__WHAT YOU SHOULD DO__: Start at the first record below and retype through the last, exactly.

╔══

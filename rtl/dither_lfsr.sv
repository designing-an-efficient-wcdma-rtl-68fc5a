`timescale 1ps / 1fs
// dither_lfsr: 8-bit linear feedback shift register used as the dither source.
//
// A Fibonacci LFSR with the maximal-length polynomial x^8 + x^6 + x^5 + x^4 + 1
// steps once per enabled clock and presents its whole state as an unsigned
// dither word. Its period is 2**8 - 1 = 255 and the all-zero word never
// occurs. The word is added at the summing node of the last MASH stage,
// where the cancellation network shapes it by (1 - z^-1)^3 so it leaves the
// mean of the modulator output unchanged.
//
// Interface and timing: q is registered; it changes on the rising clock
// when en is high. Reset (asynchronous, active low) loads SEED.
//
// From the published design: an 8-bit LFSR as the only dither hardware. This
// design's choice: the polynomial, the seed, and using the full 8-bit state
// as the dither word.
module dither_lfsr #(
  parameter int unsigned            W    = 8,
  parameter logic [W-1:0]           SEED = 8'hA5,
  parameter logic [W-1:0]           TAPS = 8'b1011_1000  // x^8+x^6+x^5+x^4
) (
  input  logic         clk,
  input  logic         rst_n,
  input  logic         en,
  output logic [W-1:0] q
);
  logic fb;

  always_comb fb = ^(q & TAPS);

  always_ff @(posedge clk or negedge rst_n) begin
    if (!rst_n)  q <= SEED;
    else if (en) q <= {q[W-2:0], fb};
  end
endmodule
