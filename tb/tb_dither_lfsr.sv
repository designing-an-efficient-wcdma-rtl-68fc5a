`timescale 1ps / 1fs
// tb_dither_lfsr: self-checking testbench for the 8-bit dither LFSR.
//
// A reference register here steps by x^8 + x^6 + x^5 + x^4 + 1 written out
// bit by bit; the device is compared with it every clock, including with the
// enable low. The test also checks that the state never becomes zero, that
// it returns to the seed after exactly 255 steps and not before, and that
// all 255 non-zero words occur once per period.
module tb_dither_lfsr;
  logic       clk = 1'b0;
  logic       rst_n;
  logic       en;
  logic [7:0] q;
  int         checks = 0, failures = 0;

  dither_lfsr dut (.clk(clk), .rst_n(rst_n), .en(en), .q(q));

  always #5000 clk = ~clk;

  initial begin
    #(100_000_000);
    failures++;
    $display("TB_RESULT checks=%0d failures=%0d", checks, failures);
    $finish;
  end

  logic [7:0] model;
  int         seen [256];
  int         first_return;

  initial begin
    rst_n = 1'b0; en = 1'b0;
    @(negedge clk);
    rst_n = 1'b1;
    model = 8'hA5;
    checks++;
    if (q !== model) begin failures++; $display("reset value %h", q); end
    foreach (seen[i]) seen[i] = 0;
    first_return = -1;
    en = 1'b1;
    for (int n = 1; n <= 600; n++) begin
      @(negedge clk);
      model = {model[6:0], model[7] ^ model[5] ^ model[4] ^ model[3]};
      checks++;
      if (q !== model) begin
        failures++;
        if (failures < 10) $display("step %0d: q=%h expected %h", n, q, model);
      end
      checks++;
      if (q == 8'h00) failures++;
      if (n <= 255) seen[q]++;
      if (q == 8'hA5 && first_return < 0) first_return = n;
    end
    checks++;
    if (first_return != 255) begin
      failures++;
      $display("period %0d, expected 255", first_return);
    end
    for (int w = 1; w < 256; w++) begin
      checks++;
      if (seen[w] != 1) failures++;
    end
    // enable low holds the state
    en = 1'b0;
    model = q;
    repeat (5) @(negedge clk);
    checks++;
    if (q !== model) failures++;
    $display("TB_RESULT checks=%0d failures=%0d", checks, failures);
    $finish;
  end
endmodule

╚══

__RESULT FOR THIS TASK__:
filename rtl/dither_lfsr.sv
repository designing-an-efficient-wcdma-rtl-68fc5a
`timescale 1ps / 1fs
// dither_lfsr: 8-bit linear feedback shift register used as the dither source.
//
// A Fibonacci LFSR with the maximal-length polynomial x^8 + x^6 + x^5 + x^4 + 1
// steps once per enabled clock and presents its whole state as an unsigned
// dither word. Its period is 2**8 - 1 = 255 and the all-zero word never
// occurs. The word is added at the summing node of the last MASH stage,
// where the cancellation network shapes it by (1 - z^-1)^3 so it leaves the
// mean of the modulator output unchanged.
//
// Interface and timing: q is registered; it changes on the rising clock
// when en is high. Reset (asynchronous, active low) loads SEED.
//
// From the published design: an 8-bit LFSR as the only dither hardware. This
// design's choice: the polynomial, the seed, and using the full 8-bit state
// as the dither word.
module dither_lfsr #(
  parameter int unsigned            W    = 8,
  parameter logic [W-1:0]           SEED = 8'hA5,
  parameter logic [W-1:0]           TAPS = 8'b1011_1000  // x^8+x^6+x^5+x^4
) (
  input  logic         clk,
  input  logic         rst_n,
  input  logic         en,
  output logic [W-1:0] q
);
  logic fb;

  always_comb fb = ^(q & TAPS);

  always_ff @(posedge clk or negedge rst_n) begin
    if (!rst_n)  q <= SEED;
    else if (en) q <= {q[W-2:0], fb};
  end
endmodule
filename tb/tb_dither_lfsr.sv
repository designing-an-efficient-wcdma-rtl-68fc5a
`timescale 1ps / 1fs
// tb_dither_lfsr: self-checking testbench for the 8-bit dither LFSR.
//
// A reference register here steps by x^8 + x^6 + x^5 + x^4 + 1 written out
// bit by bit; the device is compared with it every clock, including with the
// enable low. The test also checks that the state never becomes zero, that
// it returns to the seed after exactly 255 steps and not before, and that
// all 255 non-zero words occur once per period.
module tb_dither_lfsr;
  logic       clk = 1'b0;
  logic       rst_n;
  logic       en;
  logic [7:0] q;
  int         checks = 0, failures = 0;

  dither_lfsr dut (.clk(clk), .rst_n(rst_n), .en(en), .q(q));

  always #5000 clk = ~clk;

  initial begin
    #(100_000_000);
    failures++;
    $display("TB_RESULT checks=%0d failures=%0d", checks, failures);
    $finish;
  end

  logic [7:0] model;
  int         seen [256];
  int         first_return;

  initial begin
    rst_n = 1'b0; en = 1'b0;
    @(negedge clk);
    rst_n = 1'b1;
    model = 8'hA5;
    checks++;
    if (q !== model) begin failures++; $display("reset value %h", q); end
    foreach (seen[i]) seen[i] = 0;
    first_return = -1;
    en = 1'b1;
    for (int n = 1; n <= 600; n++) begin
      @(negedge clk);
      model = {model[6:0], model[7] ^ model[5] ^ model[4] ^ model[3]};
      checks++;
      if (q !== model) begin
        failures++;
        if (failures < 10) $display("step %0d: q=%h expected %h", n, q, model);
      end
      checks++;
      if (q == 8'h00) failures++;
      if (n <= 255) seen[q]++;
      if (q == 8'hA5 && first_return < 0) first_return = n;
    end
    checks++;
    if (first_return != 255) begin
      failures++;
      $display("period %0d, expected 255", first_return);
    end
    for (int w = 1; w < 256; w++) begin
      checks++;
      if (seen[w] != 1) failures++;
    end
    // enable low holds the state
    en = 1'b0;
    model = q;
    repeat (5) @(negedge clk);
    checks++;
    if (q !== model) failures++;
    $display("TB_RESULT checks=%0d failures=%0d", checks, failures);
    $finish;
  end
endmodule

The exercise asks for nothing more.